What you need to do ▸
All that should be output is the block of lines below from the line with "per module |" to the line with "(c = 4l, d = 4l+1, b", both included, exactly as written.

[Collected data entries]
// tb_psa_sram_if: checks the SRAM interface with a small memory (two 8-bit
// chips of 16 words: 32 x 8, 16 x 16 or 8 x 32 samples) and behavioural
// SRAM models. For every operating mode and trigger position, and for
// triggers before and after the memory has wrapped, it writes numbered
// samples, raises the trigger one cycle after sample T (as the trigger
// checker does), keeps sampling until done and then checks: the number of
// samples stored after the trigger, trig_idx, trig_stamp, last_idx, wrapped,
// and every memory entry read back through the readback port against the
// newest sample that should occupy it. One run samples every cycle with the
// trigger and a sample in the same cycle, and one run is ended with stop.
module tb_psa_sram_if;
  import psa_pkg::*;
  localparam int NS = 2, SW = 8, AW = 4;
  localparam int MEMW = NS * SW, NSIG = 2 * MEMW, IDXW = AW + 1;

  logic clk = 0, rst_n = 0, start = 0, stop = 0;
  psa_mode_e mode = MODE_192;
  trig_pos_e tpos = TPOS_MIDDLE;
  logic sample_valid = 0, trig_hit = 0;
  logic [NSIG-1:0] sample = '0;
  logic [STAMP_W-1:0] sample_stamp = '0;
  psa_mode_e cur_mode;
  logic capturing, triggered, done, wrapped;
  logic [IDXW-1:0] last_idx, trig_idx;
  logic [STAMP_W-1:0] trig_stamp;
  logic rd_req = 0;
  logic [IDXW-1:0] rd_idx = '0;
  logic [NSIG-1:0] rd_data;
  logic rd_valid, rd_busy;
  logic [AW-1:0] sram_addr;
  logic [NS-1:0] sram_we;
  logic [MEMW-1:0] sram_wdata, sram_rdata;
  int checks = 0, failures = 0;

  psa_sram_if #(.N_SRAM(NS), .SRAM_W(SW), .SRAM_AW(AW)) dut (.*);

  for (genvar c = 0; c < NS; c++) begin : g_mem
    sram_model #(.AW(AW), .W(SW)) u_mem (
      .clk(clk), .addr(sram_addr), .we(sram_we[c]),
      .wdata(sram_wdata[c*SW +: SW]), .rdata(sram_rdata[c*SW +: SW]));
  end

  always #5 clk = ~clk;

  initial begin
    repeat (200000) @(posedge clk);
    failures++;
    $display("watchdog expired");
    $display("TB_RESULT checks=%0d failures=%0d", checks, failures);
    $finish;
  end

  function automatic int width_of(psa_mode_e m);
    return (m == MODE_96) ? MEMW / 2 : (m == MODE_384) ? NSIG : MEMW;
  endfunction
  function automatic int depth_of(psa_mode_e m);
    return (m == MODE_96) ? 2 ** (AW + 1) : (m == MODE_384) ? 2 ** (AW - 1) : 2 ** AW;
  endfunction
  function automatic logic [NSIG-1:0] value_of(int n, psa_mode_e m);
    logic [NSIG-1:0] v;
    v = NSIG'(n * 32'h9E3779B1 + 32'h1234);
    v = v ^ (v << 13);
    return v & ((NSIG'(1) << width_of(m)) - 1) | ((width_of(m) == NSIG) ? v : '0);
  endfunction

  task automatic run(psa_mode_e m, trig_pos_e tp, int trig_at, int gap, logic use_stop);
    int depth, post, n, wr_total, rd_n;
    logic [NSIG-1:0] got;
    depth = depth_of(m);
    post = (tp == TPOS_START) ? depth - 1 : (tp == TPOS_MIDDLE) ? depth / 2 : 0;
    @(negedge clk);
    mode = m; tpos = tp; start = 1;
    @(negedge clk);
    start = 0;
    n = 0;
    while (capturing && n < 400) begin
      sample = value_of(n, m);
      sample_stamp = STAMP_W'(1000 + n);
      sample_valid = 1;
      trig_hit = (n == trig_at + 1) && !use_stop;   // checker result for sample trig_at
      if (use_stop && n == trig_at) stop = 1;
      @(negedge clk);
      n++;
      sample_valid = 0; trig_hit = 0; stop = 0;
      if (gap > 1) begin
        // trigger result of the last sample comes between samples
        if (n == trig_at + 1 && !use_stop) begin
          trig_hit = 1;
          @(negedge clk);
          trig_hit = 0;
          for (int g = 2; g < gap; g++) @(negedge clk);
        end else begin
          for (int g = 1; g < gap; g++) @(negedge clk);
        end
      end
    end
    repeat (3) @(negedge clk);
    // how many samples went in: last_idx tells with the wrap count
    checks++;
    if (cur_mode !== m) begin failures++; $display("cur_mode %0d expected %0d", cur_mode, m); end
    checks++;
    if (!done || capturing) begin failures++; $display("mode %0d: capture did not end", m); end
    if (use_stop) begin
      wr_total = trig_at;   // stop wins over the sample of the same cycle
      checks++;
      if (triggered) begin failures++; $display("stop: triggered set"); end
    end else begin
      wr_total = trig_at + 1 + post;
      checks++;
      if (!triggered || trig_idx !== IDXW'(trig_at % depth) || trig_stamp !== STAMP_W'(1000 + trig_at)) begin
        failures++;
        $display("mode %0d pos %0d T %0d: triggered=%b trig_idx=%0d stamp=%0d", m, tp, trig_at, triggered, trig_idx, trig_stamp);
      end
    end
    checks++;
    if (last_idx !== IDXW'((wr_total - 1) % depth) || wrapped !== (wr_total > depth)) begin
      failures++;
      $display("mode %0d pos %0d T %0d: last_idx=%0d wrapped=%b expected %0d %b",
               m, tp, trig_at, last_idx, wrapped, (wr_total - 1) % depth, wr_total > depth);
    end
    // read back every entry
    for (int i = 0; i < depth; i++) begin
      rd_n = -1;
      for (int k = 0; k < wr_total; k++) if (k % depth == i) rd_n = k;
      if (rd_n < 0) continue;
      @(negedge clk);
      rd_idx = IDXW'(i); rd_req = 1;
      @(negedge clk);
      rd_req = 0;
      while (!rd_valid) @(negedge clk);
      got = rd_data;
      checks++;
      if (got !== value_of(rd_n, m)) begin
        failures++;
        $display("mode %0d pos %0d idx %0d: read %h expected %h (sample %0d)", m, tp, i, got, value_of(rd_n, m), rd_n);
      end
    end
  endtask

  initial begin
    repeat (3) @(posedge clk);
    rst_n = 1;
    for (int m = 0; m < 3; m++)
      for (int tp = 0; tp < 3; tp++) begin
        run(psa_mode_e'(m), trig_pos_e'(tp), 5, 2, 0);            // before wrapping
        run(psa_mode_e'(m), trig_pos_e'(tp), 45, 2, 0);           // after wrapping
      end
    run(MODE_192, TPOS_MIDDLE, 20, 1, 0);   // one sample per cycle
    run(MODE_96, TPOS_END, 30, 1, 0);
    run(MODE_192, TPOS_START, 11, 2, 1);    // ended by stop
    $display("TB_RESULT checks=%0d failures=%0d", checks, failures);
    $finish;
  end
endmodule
==
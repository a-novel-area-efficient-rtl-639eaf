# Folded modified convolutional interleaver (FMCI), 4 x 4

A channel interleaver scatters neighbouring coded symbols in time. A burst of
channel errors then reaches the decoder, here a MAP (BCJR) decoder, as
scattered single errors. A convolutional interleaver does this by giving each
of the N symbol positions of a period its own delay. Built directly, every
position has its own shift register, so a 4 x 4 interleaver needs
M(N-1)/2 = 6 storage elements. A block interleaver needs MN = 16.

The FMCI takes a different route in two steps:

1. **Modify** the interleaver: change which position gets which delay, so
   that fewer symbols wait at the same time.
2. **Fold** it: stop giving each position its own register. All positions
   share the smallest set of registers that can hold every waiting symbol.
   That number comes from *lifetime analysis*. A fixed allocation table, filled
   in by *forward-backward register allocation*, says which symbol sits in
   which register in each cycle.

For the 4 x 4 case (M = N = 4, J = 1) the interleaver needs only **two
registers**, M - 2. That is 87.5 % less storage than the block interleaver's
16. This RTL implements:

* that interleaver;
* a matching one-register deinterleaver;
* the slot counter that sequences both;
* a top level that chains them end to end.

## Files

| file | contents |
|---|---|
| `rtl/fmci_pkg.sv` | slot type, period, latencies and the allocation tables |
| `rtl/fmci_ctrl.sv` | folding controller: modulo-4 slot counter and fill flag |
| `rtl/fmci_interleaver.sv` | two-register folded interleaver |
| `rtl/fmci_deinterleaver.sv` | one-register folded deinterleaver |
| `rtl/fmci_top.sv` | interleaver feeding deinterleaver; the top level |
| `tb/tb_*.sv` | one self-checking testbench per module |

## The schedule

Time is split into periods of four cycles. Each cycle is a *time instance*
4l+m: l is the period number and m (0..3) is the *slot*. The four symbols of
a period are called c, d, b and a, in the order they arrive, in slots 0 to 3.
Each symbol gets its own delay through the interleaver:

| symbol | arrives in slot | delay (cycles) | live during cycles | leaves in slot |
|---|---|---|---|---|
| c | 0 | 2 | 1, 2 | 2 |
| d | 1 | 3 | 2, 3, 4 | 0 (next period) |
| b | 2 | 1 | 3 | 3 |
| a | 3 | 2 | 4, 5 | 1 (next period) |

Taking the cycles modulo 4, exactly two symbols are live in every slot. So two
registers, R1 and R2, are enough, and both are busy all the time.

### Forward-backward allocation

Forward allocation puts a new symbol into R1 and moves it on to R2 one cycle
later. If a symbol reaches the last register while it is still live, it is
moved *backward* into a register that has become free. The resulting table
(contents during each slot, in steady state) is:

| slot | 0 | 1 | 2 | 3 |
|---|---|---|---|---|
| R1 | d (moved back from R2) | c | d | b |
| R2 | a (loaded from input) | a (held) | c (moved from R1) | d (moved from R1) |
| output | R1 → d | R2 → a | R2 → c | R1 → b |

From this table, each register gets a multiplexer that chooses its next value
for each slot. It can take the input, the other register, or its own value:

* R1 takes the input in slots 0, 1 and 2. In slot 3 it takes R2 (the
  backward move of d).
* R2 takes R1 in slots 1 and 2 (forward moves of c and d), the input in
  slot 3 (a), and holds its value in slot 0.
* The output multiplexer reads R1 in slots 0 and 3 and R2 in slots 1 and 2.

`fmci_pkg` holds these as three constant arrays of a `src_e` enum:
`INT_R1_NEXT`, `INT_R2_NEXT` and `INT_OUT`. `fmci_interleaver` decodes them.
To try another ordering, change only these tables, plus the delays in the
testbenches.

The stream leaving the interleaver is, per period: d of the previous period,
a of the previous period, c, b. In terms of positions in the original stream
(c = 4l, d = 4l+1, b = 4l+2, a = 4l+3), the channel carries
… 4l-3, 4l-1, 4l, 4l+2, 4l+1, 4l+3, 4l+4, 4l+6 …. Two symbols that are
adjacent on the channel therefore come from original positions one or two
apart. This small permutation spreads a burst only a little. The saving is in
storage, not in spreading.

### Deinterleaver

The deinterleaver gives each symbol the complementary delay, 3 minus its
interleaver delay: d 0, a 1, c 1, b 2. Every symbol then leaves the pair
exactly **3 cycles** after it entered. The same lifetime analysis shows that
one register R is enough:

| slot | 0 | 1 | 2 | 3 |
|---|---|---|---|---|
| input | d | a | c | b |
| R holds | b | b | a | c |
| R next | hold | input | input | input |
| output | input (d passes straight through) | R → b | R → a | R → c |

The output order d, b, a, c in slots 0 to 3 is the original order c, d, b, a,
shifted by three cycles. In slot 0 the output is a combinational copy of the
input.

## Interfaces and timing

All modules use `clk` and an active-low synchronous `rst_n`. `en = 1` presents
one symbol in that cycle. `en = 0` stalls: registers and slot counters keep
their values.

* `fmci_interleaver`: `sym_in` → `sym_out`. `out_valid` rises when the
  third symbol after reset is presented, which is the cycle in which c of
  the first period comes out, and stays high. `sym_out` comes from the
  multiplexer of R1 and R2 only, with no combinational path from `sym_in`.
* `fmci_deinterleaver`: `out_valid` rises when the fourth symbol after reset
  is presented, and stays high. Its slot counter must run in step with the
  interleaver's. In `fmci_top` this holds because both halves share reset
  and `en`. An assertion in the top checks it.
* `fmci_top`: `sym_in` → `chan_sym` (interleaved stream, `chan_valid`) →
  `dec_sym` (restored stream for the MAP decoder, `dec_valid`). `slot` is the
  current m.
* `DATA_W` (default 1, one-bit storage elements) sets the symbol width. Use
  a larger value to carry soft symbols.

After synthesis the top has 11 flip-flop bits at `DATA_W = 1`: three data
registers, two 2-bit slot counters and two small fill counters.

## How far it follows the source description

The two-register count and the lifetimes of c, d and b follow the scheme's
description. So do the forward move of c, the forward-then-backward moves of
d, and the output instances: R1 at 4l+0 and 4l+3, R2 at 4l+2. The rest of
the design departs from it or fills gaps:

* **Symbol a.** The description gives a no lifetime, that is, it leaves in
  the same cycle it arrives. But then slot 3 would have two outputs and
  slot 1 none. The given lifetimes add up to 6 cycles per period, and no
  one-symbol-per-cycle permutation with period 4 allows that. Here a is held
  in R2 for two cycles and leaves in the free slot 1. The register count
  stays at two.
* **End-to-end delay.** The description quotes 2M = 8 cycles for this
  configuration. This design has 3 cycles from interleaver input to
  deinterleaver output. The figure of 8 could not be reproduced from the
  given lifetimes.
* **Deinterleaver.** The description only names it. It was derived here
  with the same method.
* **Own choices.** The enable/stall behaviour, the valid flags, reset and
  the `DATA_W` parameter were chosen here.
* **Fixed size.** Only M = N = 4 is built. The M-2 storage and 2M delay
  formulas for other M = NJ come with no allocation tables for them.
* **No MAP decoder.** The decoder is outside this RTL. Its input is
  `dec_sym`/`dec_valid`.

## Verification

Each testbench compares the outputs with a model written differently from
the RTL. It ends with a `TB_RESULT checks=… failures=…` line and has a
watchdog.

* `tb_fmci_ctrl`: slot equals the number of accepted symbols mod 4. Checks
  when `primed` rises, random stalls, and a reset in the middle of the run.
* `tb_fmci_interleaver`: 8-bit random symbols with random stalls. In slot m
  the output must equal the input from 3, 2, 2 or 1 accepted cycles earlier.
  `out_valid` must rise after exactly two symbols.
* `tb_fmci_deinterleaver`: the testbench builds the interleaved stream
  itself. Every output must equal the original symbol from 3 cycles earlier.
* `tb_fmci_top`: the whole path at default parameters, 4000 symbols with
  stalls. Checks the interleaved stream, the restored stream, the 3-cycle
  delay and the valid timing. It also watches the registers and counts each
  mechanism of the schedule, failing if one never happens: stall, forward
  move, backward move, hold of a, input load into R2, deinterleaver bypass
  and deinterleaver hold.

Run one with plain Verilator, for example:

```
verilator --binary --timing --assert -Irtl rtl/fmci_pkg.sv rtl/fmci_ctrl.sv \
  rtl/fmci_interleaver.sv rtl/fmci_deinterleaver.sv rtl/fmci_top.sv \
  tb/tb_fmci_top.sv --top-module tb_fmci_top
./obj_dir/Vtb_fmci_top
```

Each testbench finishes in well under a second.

Output for this exercise ▸
| `tb/tb_*.sv` | one self-checking testbench per module |

## The schedule

Time is split into periods of four cycles. Each cycle is a *time instance*
4l+m: l is the period number and m (0..3) is the *slot*. The four symbols of
a period are called c, d, b and a, in the order they arrive, in slots 0 to 3.
Each symbol gets its own delay through the interleaver:

| symbol | arrives in slot | delay (cycles) | live during cycles | leaves in slot |
|---|---|---|---|---|
| c | 0 | 2 | 1, 2 | 2 |
| d | 1 | 3 | 2, 3, 4 | 0 (next period) |
| b | 2 | 1 | 3 | 3 |
| a | 3 | 2 | 4, 5 | 1 (next period) |

Taking the cycles modulo 4, exactly two symbols are live in every slot. So two
registers, R1 and R2, are enough, and both are busy all the time.

### Forward-backward allocation

Forward allocation puts a new symbol into R1 and moves it on to R2 one cycle
later. If a symbol reaches the last register while it is still live, it is
moved *backward* into a register that has become free. The resulting table
(contents during each slot, in steady state) is:

| slot | 0 | 1 | 2 | 3 |
|---|---|---|---|---|
| R1 | d (moved back from R2) | c | d | b |
| R2 | a (loaded from input) | a (held) | c (moved from R1) | d (moved from R1) |
| output | R1 → d | R2 → a | R2 → c | R1 → b |

From this table, each register gets a multiplexer that chooses its next value
for each slot. It can take the input, the other register, or its own value:

* R1 takes the input in slots 0, 1 and 2. In slot 3 it takes R2 (the
  backward move of d).
* R2 takes R1 in slots 1 and 2 (forward moves of c and d), the input in
  slot 3 (a), and holds its value in slot 0.
* The output multiplexer reads R1 in slots 0 and 3 and R2 in slots 1 and 2.

`fmci_pkg` holds these as three constant arrays of a `src_e` enum:
`INT_R1_NEXT`, `INT_R2_NEXT` and `INT_OUT`. `fmci_interleaver` decodes them.
To try another ordering, change only these tables, plus the delays in the
testbenches.

The stream leaving the interleaver is, per period: d of the previous period,
a of the previous period, c, b. In terms of positions in the original stream
(c = 4l, d = 4l+1, b = 4l+2, a = 4l+3), the channel carries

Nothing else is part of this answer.